_Requirement:_
Print the material underneath in full, keeping every line exactly as it is.

#### Listed entries

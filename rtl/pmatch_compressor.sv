// pmatch_compressor: two-stage pipelined P-Match compressor.
//
// Stage 1 (pattern_match) codes the input word against the four-entry
// dictionary and registers the four candidate words W1..W4. Stage 2 runs a
// priority selection unit over the registered candidates and registers the
// chosen word, the one with the most '0', '1' and 'W' symbols (fewest
// unmatched 'X'), the lower-numbered candidate on a tie.
//
// Configurations:
//   2:1 (defaults)  SEG_W = 8,  N_SEG = 8, DICT = DICT_2TO1: 64 bits in,
//                   32 symbols out.
//   4:1             SEG_W = 16, N_SEG = 4, DICT = DICT_4TO1: 64 bits in,
//                   16 symbols out.
// PSU_ARCH selects the PSU structure (1, 2 or 3); all three give the same
// output and differ only in hardware. The default is 3, the smallest and
// fastest of the three. A symbol occupies two bits (see pmatch_pkg).
//
// Timing: a word accepted with in_valid in cycle t appears on out_word with
// out_valid after the clock edge of cycle t+1 (two register stages, latency
// 2 cycles), and a new word can be accepted every cycle. There is no stall or
// back-pressure. rst_n is an asynchronous active-low reset of the two valid
// flags; the data registers are not reset. The register placement, the valid
// flags and the reset are this design's choices; the two pipeline stages and
// their contents follow the P-Match compressor.
module pmatch_compressor
  import pmatch_pkg::*;
#(
  parameter int unsigned SEG_W    = 8,
  parameter int unsigned N_SEG    = 8,
  parameter logic [N_CAND-1:0][SEG_W-1:0] DICT = DICT_2TO1,
  parameter int unsigned PSU_ARCH = PSU_CNTW,
  parameter int unsigned VAL_W    = 32,
  localparam int unsigned IN_W    = SEG_W * N_SEG,
  localparam int unsigned NSYM    = N_SEG * SYM_PER_SEG
) (
  input  logic              clk,
  input  logic              rst_n,
  input  logic              in_valid,
  input  logic [IN_W-1:0]   in_data,
  output logic              out_valid,
  output sym_t [NSYM-1:0]   out_word
);

  // ---------------- stage 1: pattern and dictionary matching -------------
  sym_t [N_CAND-1:0][NSYM-1:0] cand_d, cand_q;
  logic                        v1_q;

  pattern_match #(.SEG_W(SEG_W), .N_SEG(N_SEG), .DICT(DICT)) u_pm (
    .data (in_data),
    .cand (cand_d)
  );

  always_ff @(posedge clk or negedge rst_n) begin
    if (!rst_n) v1_q <= 1'b0;
    else        v1_q <= in_valid;
  end

  always_ff @(posedge clk) begin
    if (in_valid) cand_q <= cand_d;
  end

  // ---------------- stage 2: priority selection ---------------------------
  sym_t [NSYM-1:0] sel_d;

  if (PSU_ARCH == PSU_ADD8) begin : g_psu1
    psu1 #(.NSYM(NSYM), .VAL_W(VAL_W)) u_psu (.a(cand_q), .y(sel_d));
  end else if (PSU_ARCH == PSU_ADD5) begin : g_psu2
    psu2 #(.NSYM(NSYM), .VAL_W(VAL_W)) u_psu (.a(cand_q), .y(sel_d));
  end else if (PSU_ARCH == PSU_CNTW) begin : g_psu3
    psu3 #(.NSYM(NSYM), .VAL_W(VAL_W)) u_psu (.a(cand_q), .y(sel_d));
  end else begin : g_bad
    $error("pmatch_compressor: PSU_ARCH must be 1, 2 or 3");
  end

  always_ff @(posedge clk or negedge rst_n) begin
    if (!rst_n) out_valid <= 1'b0;
    else        out_valid <= v1_q;
  end

  always_ff @(posedge clk) begin
    if (v1_q) out_word <= sel_d;
  end

  // The chosen word is always one of the four candidates.
  a_sel_is_candidate: assert property (@(posedge clk) disable iff (!rst_n)
    v1_q |-> (sel_d == cand_q[0] || sel_d == cand_q[1] ||
              sel_d == cand_q[2] || sel_d == cand_q[3]));

endmodule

########

_Answer for this exercise:_
filename rtl/pmatch_compressor.sv
// pmatch_compressor: two-stage pipelined P-Match compressor.
//
// Stage 1 (pattern_match) codes the input word against the four-entry
// dictionary and registers the four candidate words W1..W4. Stage 2 runs a
// priority selection unit over the registered candidates and registers the
// chosen word, the one with the most '0', '1' and 'W' symbols (fewest
// unmatched 'X'), the lower-numbered candidate on a tie.
//
// Configurations:
//   2:1 (defaults)  SEG_W = 8,  N_SEG = 8, DICT = DICT_2TO1: 64 bits in,
//                   32 symbols out.
//   4:1             SEG_W = 16, N_SEG = 4, DICT = DICT_4TO1: 64 bits in,
//                   16 symbols out.
// PSU_ARCH selects the PSU structure (1, 2 or 3); all three give the same
// output and differ only in hardware. The default is 3, the smallest and
// fastest of the three. A symbol occupies two bits (see pmatch_pkg).
//
// Timing: a word accepted with in_valid in cycle t appears on out_word with
// out_valid after the clock edge of cycle t+1 (two register stages, latency
// 2 cycles), and a new word can be accepted every cycle. There is no stall or
// back-pressure. rst_n is an asynchronous active-low reset of the two valid
// flags; the data registers are not reset. The register placement, the valid
// flags and the reset are this design's choices; the two pipeline stages and
// their contents follow the P-Match compressor.
module pmatch_compressor
  import pmatch_pkg::*;
#(
  parameter int unsigned SEG_W    = 8,
  parameter int unsigned N_SEG    = 8,
  parameter logic [N_CAND-1:0][SEG_W-1:0] DICT = DICT_2TO1,
  parameter int unsigned PSU_ARCH = PSU_CNTW,
  parameter int unsigned VAL_W    = 32,
  localparam int unsigned IN_W    = SEG_W * N_SEG,
  localparam int unsigned NSYM    = N_SEG * SYM_PER_SEG
) (
  input  logic              clk,
  input  logic              rst_n,
  input  logic              in_valid,
  input  logic [IN_W-1:0]   in_data,
  output logic              out_valid,
  output sym_t [NSYM-1:0]   out_word
);

  // ---------------- stage 1: pattern and dictionary matching -------------
  sym_t [N_CAND-1:0][NSYM-1:0] cand_d, cand_q;
  logic                        v1_q;

  pattern_match #(.SEG_W(SEG_W), .N_SEG(N_SEG), .DICT(DICT)) u_pm (
    .data (in_data),
    .cand (cand_d)
  );

  always_ff @(posedge clk or negedge rst_n) begin
    if (!rst_n) v1_q <= 1'b0;
    else        v1_q <= in_valid;
  end

  always_ff @(posedge clk) begin
    if (in_valid) cand_q <= cand_d;
  end

  // ---------------- stage 2: priority selection ---------------------------
  sym_t [NSYM-1:0] sel_d;

  if (PSU_ARCH == PSU_ADD8) begin : g_psu1
    psu1 #(.NSYM(NSYM), .VAL_W(VAL_W)) u_psu (.a(cand_q), .y(sel_d));
  end else if (PSU_ARCH == PSU_ADD5) begin : g_psu2
    psu2 #(.NSYM(NSYM), .VAL_W(VAL_W)) u_psu (.a(cand_q), .y(sel_d));
  end else if (PSU_ARCH == PSU_CNTW) begin : g_psu3
    psu3 #(.NSYM(NSYM), .VAL_W(VAL_W)) u_psu (.a(cand_q), .y(sel_d));
  end else begin : g_bad
    $error("pmatch_compressor: PSU_ARCH must be 1, 2 or 3");
  end

  always_ff @(posedge clk or negedge rst_n) begin
    if (!rst_n) out_valid <= 1'b0;
    else        out_valid <= v1_q;
  end

  always_ff @(posedge clk) begin
    if (v1_q) out_word <= sel_d;
  end

  // The chosen word is always one of the four candidates.
  a_sel_is_candidate: assert property (@(posedge clk) disable iff (!rst_n)
    v1_q |-> (sel_d == cand_q[0] || sel_d == cand_q[1] ||
              sel_d == cand_q[2] || sel_d == cand_q[3]));

endmodule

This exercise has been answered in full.